The first wave of the COVID-19 pandemic induced panic buying among consumers, sending groceries, toilet paper, and more unexpected items flying off the shelves. The retail industry has learned a lot since then, but only a deep dive into consumer data can ward off a repeat situation, say researchers.
In episode 6 of the second season of The “New Normal” podcast series, Professor Warut Khern-am-nuai from the Desautels Faculty of Management at McGill University joins journalist Dave Kaufman to discuss the data behind pandemic buying and how retailers can use an Artificial Intelligence framework to react in real time to unexpected fluctuations in consumer purchasing.
Khern-am-nuai expands on his earlier research on pandemic panic buying to examine the retail industry throughout the COVID-19 pandemic and look to the future of AI in retail, including how one small policy change by retailers could have avoided empty shelves in the first place.
The unstable nature of the COVID-19 pandemic changed the ability for retail to predict spikes in purchasing, and supply chain issues have continued throughout the pandemic for a variety of reasons, yet product shortages have yet to mirror the degree seen at the beginning of the pandemic. Retail data analysis has helped alleviate shortages, but to maintain supply and revenue in an unpredictable world, retailers need to dig deeper into the capabilities of AI.
“If we were to develop the predictive model to predict panic-buying behaviour, it’s not going to work as well as intended,” says Khern-am-nuai. “Instead of trying to predict panic-buying behaviour, we detect the panic-buying behaviour pattern in real time. When it occurs at any store in Canada, we can detect that as soon as five minutes after it happens.”
Khern-am-nuai explains how his research team’s AI models contribute to scientific conversations on how AI can augment business operations and offer a way to assist the retail industry in navigating the post-pandemic world. The AI models are designed to:
- Handle scenarios where the training data consists of multiple subsets, and the nature of different subsets is vastly different.
- Leverage both internal and external data to identify panic-buying behavior so appropriate rationing and fulfillment policies can be put in place to enhance the distribution of essential supplies.
- Identify the change in demand transference.
“If we had this tool before the first wave of panic-buying behaviour, and if stores applied this tool, then they could have improved the access to essential goods by approximately 56 percent,” explains Khern-am-nuai.
For more insights, listen to the full interview with Warut Khern-am-nuai on the Delve podcast.

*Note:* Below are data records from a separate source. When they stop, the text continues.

// atlb: address translation lookaside buffer, virtual to absolute.
//
// A floating point virtual address is split by fp_addr_decode into an
// exponent, a segment field and an offset. {team space number, exponent,
// segment} names a segment descriptor (base, length, class). The ATLB holds
// ENTRIES recently used descriptors in a fully associative array. On a hit
// the offset is compared with the descriptor's length and, if it is in
// bounds, joined with the base to give the absolute address. Segments are
// aligned on multiples of their size, so the join is a bitwise OR rather
// than an add. The descriptor's class is returned for tag/type checks.
//
// Interface: lookup is combinational (hit, bounds_err, abs_addr, cls valid
// in the same cycle as va/sn). A miss is resolved outside (by software that
// walks the team's segment descriptor table) and written back through the
// fill port, one descriptor per cycle; replacement is round-robin.
//
// From the architecture: the descriptor fields (base, length, class), the
// per-team tables (hence SN in the key), the offset/length comparison
// (printed as A > B with A the offset: length is the largest legal offset)
// and the OR in place of an add. Chosen here: a fully associative ATLB of
// 8 entries, an 8-bit team number, 32-bit absolute addresses, round-robin
// replacement and the invalidate-all input.
//
// Lint note: the address decoder's limit output is not used here; the
// descriptor's length field bounds the offset instead.
module atlb #(
  parameter int ENTRIES = 8,
  parameter int MANT_W  = 27,
  parameter int EXP_W   = $clog2(MANT_W),
  parameter int SN_W    = 8,
  parameter int ABS_W   = 32,
  parameter int CLASS_W = 16
) (
  input  logic                     clk,
  input  logic                     rst_n,
  // lookup
  input  logic [SN_W-1:0]          sn,
  input  logic [EXP_W+MANT_W-1:0]  va,
  output logic                     hit,
  output logic                     bounds_err,
  output logic [ABS_W-1:0]         abs_addr,
  output logic [CLASS_W-1:0]       cls,
  // fill with a descriptor for segment {fill_sn, fill_exp, fill_seg}
  input  logic                     fill_en,
  input  logic [SN_W-1:0]          fill_sn,
  input  logic [EXP_W-1:0]         fill_exp,
  input  logic [MANT_W-1:0]        fill_seg,
  input  logic [ABS_W-1:0]         fill_base,
  input  logic [MANT_W-1:0]        fill_length,
  input  logic [CLASS_W-1:0]       fill_cls,
  input  logic                     inval_all
);
  typedef struct packed {
    logic               valid;
    logic [SN_W-1:0]    sn;
    logic [EXP_W-1:0]   exp;
    logic [MANT_W-1:0]  seg;
    logic [ABS_W-1:0]   base;
    logic [MANT_W-1:0]  length;
    logic [CLASS_W-1:0] cls;
  } desc_t;

  localparam int IDX_W = (ENTRIES > 1) ? $clog2(ENTRIES) : 1;

  desc_t            ent [ENTRIES];
  logic [IDX_W-1:0] victim;

  logic [EXP_W-1:0]  d_exp;
  logic [MANT_W-1:0] d_seg, d_off, d_limit;

  fp_addr_decode #(.MANT_W(MANT_W), .EXP_W(EXP_W)) u_dec (
    .va(va), .exp_o(d_exp), .seg_o(d_seg), .off_o(d_off), .limit_o(d_limit)
  );

  always_comb begin
    hit        = 1'b0;
    bounds_err = 1'b0;
    abs_addr   = '0;
    cls        = '0;
    for (int i = 0; i < ENTRIES; i++) begin
      if (ent[i].valid && ent[i].sn == sn && ent[i].exp == d_exp && ent[i].seg == d_seg) begin
        hit        = 1'b1;
        bounds_err = d_off > ent[i].length;
        abs_addr   = ent[i].base | ABS_W'(d_off);
        cls        = ent[i].cls;
      end
    end
  end

  // A fill for a segment already present overwrites that entry.
  logic             fill_present;
  logic [IDX_W-1:0] fill_idx;
  always_comb begin
    fill_present = 1'b0;
    fill_idx     = victim;
    for (int i = 0; i < ENTRIES; i++) begin
      if (ent[i].valid && ent[i].sn == fill_sn && ent[i].exp == fill_exp && ent[i].seg == fill_seg) begin
        fill_present = 1'b1;
        fill_idx     = IDX_W'(i);
      end
    end
  end

  always_ff @(posedge clk or negedge rst_n) begin
    if (!rst_n) begin
      for (int i = 0; i < ENTRIES; i++) ent[i] <= '0;
      victim <= '0;
    end else if (inval_all) begin
      for (int i = 0; i < ENTRIES; i++) ent[i].valid <= 1'b0;
    end else if (fill_en) begin
      ent[fill_idx] <= '{valid: 1'b1, sn: fill_sn, exp: fill_exp, seg: fill_seg,
                         base: fill_base, length: fill_length, cls: fill_cls};
      if (!fill_present)
        victim <= (int'(victim) == ENTRIES-1) ? '0 : victim + IDX_W'(1);
    end
  end
endmodule
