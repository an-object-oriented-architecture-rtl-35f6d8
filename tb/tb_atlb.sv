// Self-checking test of atlb: descriptors are filled, then virtual
// addresses inside, at the edge of and beyond segments are translated and
// compared with base | offset worked out here; also team separation,
// misses, replacement of the oldest entry and invalidation.
module tb_atlb;
  logic        clk = 0, rst_n = 0;
  logic [7:0]  sn;
  logic [31:0] va;
  logic        hit, berr;
  logic [31:0] abs_a;
  logic [15:0] cls;
  logic        fill_en = 0, inval = 0;
  logic [7:0]  f_sn;
  logic [4:0]  f_exp;
  logic [26:0] f_seg, f_len;
  logic [31:0] f_base;
  logic [15:0] f_cls;
  int checks = 0, failures = 0;

  atlb #(.ENTRIES(8)) dut (
    .clk, .rst_n, .sn, .va, .hit, .bounds_err(berr), .abs_addr(abs_a), .cls,
    .fill_en, .fill_sn(f_sn), .fill_exp(f_exp), .fill_seg(f_seg), .fill_base(f_base),
    .fill_length(f_len), .fill_cls(f_cls), .inval_all(inval)
  );

  always #5 clk = ~clk;

  initial begin
    #200000;
    failures++;
    $display("TB_RESULT checks=%0d failures=%0d", checks, failures);
    $finish;
  end

  task automatic fill(input [7:0] s, input [4:0] e, input [26:0] g, input [31:0] b,
                      input [26:0] l, input [15:0] c);
    @(negedge clk);
    fill_en = 1; f_sn = s; f_exp = e; f_seg = g; f_base = b; f_len = l; f_cls = c;
    @(negedge clk);
    fill_en = 0;
  endtask

  task automatic look(input [7:0] s, input [4:0] e, input [26:0] mant,
                      input logic eh, input logic eb, input [31:0] ea, input [15:0] ec);
    sn = s; va = {e, mant};
    #1;
    checks++;
    if (hit !== eh || (eh && (berr !== eb || (!eb && (abs_a !== ea || cls !== ec))))) begin
      failures++;
      $display("FAIL sn=%0d va=%h hit=%b berr=%b abs=%h cls=%h exp %b %b %h %h",
               s, va, hit, berr, abs_a, cls, eh, eb, ea, ec);
    end
  endtask

  initial begin
    sn = 0; va = 0; f_sn = 0; f_exp = 0; f_seg = 0; f_base = 0; f_len = 0; f_cls = 0;
    repeat (2) @(negedge clk);
    rst_n = 1;
    // segment 3 with exponent 4 (16-word segment) of team 1, 10 words long
    fill(8'd1, 5'd4, 27'd3, 32'h0000_1230, 27'd9, 16'h0042);
    look(8'd1, 5'd4, {23'd3, 4'd0}, 1, 0, 32'h0000_1230, 16'h0042);
    look(8'd1, 5'd4, {23'd3, 4'd9}, 1, 0, 32'h0000_1239, 16'h0042);
    look(8'd1, 5'd4, {23'd3, 4'd10}, 1, 1, 0, 0);        // beyond the length
    look(8'd2, 5'd4, {23'd3, 4'd0}, 0, 0, 0, 0);         // other team
    look(8'd1, 5'd5, {22'd3, 5'd0}, 0, 0, 0, 0);         // other exponent
    // a large segment: exponent 20
    fill(8'd1, 5'd20, 27'd5, 32'h0510_0000, 27'hF_FFFF, 16'h0007);
    look(8'd1, 5'd20, {7'd5, 20'hABCDE}, 1, 0, 32'h051A_BCDE, 16'h0007);
    // fill the other six entries; the ninth fill replaces the oldest
    for (int i = 0; i < 6; i++)
      fill(8'd3, 5'd2, 27'(100 + i), 32'(400 + 4*i), 27'd3, 16'(i));
    look(8'd1, 5'd4, {23'd3, 4'd1}, 1, 0, 32'h0000_1231, 16'h0042);
    fill(8'd3, 5'd2, 27'd200, 32'd800, 27'd3, 16'd9);
    look(8'd1, 5'd4, {23'd3, 4'd1}, 0, 0, 0, 0);         // oldest replaced
    look(8'd1, 5'd20, {7'd5, 20'h1}, 1, 0, 32'h0510_0001, 16'h0007);
    for (int i = 0; i < 6; i++)
      look(8'd3, 5'd2, {25'(100 + i), 2'd2}, 1, 0, 32'(400 + 4*i + 2), 16'(i));
    // refill of a present segment overwrites it
    fill(8'd3, 5'd2, 27'd100, 32'd1000, 27'd3, 16'd77);
    look(8'd3, 5'd2, {25'd100, 2'd3}, 1, 0, 32'd1003, 16'd77);
    @(negedge clk); inval = 1; @(negedge clk); inval = 0;
    look(8'd3, 5'd2, {25'd100, 2'd3}, 0, 0, 0, 0);
    $display("TB_RESULT checks=%0d failures=%0d", checks, failures);
    $finish;
  end
endmodule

Delve’s The “New Normal” podcast series is a collaboration between journalist Dave Kaufman and Delve, the official thought leadership platform of McGill University’s Desautels Faculty of Management. The “New Normal” is produced by Delve and Dave Kaufman, with audio engineering by David Rawalia. Each episode looks in-depth at a different aspect of the new normal that we are all navigating due to the COVID-19 pandemic. Original music by Saku Mantere.
Dave Kaufman is a Montreal-based journalist and commentator. He has worked for CJAD 800 and TSN 690 Radio in Montreal, CTV News Channel, CTV Montreal, and TalkRadio and SkyNews in the United Kingdom. He has written for the National Post, Montreal Gazette, and Toronto Sun and other publications. Follow him on Twitter at @TheKaufmanShow.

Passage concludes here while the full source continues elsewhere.